◆ Exercise: Where a line below holds the string "posedge", that line goes into the answer.

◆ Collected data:
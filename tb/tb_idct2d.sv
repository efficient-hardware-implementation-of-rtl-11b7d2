// tb_idct2d - streams coefficient blocks through the inverse 2D DCT with
// random input valid and output ready, and compares every reconstructed
// pixel block, in order, with the multiplication-based reference. The
// blocks are forward transforms of random pixels (the normal case), random
// mid-range coefficients (which drive pixels out of 0..255 and so exercise
// the clip) and full-range coefficients (which saturate the first pass). With no back-pressure it also checks the rate (one block per
// two cycles) and the latency (out_valid two cycles after acceptance).
module tb_idct2d;
  import dct_pkg::*;
  import tb_dct_ref_pkg::*;
  localparam int TAG_W = 10;

  logic clk = 0, rst_n = 0;
  logic in_valid, in_ready, out_valid, out_ready, stall, sat, clip;
  int sat_n = 0, clip_n = 0;
  coef_blk_t in_blk;
  pix_blk_t out_blk;
  logic [TAG_W-1:0] in_tag, out_tag;
  int checks = 0, failures = 0, stalls = 0, cycle = 0;
  blk_t exp_q [$];
  int   acc_cycle [int];
  int   n_in = 0, n_out = 0;
  bit   free_run = 0;

  idct2d #(.TAG_W(TAG_W)) dut (
    .clk, .rst_n,
    .in_valid_i(in_valid), .in_ready_o(in_ready), .in_blk_i(in_blk), .in_tag_i(in_tag),
    .out_valid_o(out_valid), .out_ready_i(out_ready), .out_blk_o(out_blk), .out_tag_o(out_tag),
    .stall_o(stall), .sat_o(sat), .clip_o(clip));

  always #5 clk = ~clk;

  task automatic new_block(input int kind);
    blk_t x, y;
    bit s;
    for (int e = 0; e < 64; e++) x[e] = int'($urandom_range(255));
    ref_dct2d(x, y, s);
    for (int e = 0; e < 64; e++)
      case (kind)
        0: in_blk[e] = 16'(y[e]);
        1: in_blk[e] = 16'(int'($urandom_range(800)) - 400);
        default: in_blk[e] = 16'($urandom);
      endcase
    in_tag = TAG_W'(n_in);
  endtask

  initial begin
    #2000000;
    failures++;
    $display("TB_RESULT checks=%0d failures=%0d", checks, failures);
    $finish;
  end

  // sink and checker
  always @(posedge clk) if (rst_n) begin
    cycle <= cycle + 1;
    if (stall) stalls++;
    if (sat) sat_n++;
    if (clip) clip_n++;
    if (in_valid && in_ready) begin
      blk_t x, y;
      bit s, c;
      for (int e = 0; e < 64; e++) x[e] = int'(in_blk[e]);
      ref_idct2d(x, y, s, c);
      exp_q.push_back(y);
      acc_cycle[n_in] = cycle;
      n_in <= n_in + 1;
    end
    if (out_valid && out_ready) begin
      blk_t y;
      int bad;
      y = exp_q[0];
      exp_q.delete(0);
      bad = 0;
      for (int e = 0; e < 64; e++) if (int'(out_blk[e]) != y[e]) bad++;
      checks++;
      if (bad != 0 || int'(out_tag) != n_out % (1 << TAG_W)) begin
        failures++;
        if (failures < 10) $display("FAIL block %0d: %0d coefficients differ (e.g. got %0d exp %0d)", n_out, bad, int'(out_blk[0]), y[0]);
      end
      if (free_run) begin
        checks++;
        if (cycle - acc_cycle[n_out] != 2) begin
          failures++;
          $display("FAIL latency %0d", cycle - acc_cycle[n_out]);
        end
      end
      n_out <= n_out + 1;
    end
  end

  bit fired = 0;

  // One driver step: present a new block after each accepted one (pattern
  // kinds cycle so that all-white and checkerboard blocks occur).
  task automatic drive(input bit rand_valid, input bit rand_ready);
    @(negedge clk);
    if (fired) begin
      new_block((n_in % 8 < 5) ? 0 : (n_in % 8 < 7) ? 1 : 2);
      in_valid = rand_valid ? ($urandom_range(3) != 0) : 1'b1;
    end else if (!in_valid) begin
      in_valid = rand_valid ? ($urandom_range(2) != 0) : 1'b1;
    end
    out_ready = rand_ready ? ($urandom_range(2) != 0) : 1'b1;
    #1 fired = in_valid && in_ready;
  endtask

  initial begin
    int n0;
    in_valid = 0; out_ready = 0; in_blk = '0; in_tag = 0;
    repeat (3) @(posedge clk);
    rst_n = 1;
    new_block(0);
    for (int cyc = 0; cyc < 2000; cyc++) drive(1, 1);
    // drain: stop offering, then let everything out
    @(negedge clk);
    if (!fired) begin
      while (!(in_valid && in_ready)) begin out_ready = 1; @(negedge clk); end
      @(negedge clk);
    end
    in_valid = 0; fired = 0; out_ready = 1;
    repeat (6) @(posedge clk);
    // free-running phase: always valid and ready
    free_run = 1;
    n0 = n_in;
    new_block(0);
    repeat (400) drive(0, 0);
    @(negedge clk);
    in_valid = 0;
    checks++;
    if (n_in - n0 < 199 || n_in - n0 > 201) begin
      failures++;
      $display("FAIL rate: %0d blocks in 400 cycles", n_in - n0);
    end
    repeat (6) @(posedge clk);
    checks++;
    if (n_out != n_in || stalls == 0 || sat_n == 0 || clip_n == 0) begin
      failures++;
      $display("FAIL in=%0d out=%0d stalls=%0d sat=%0d clip=%0d", n_in, n_out, stalls, sat_n, clip_n);
    end
    $display("blocks=%0d stalls=%0d sat=%0d clip=%0d", n_out, stalls, sat_n, clip_n);
    $display("TB_RESULT checks=%0d failures=%0d", checks, failures);
    $finish;
  end
endmodule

◆ Answer space:
  always @(posedge clk) if (rst_n) begin
    repeat (3) @(posedge clk);
    repeat (6) @(posedge clk);
    repeat (6) @(posedge clk);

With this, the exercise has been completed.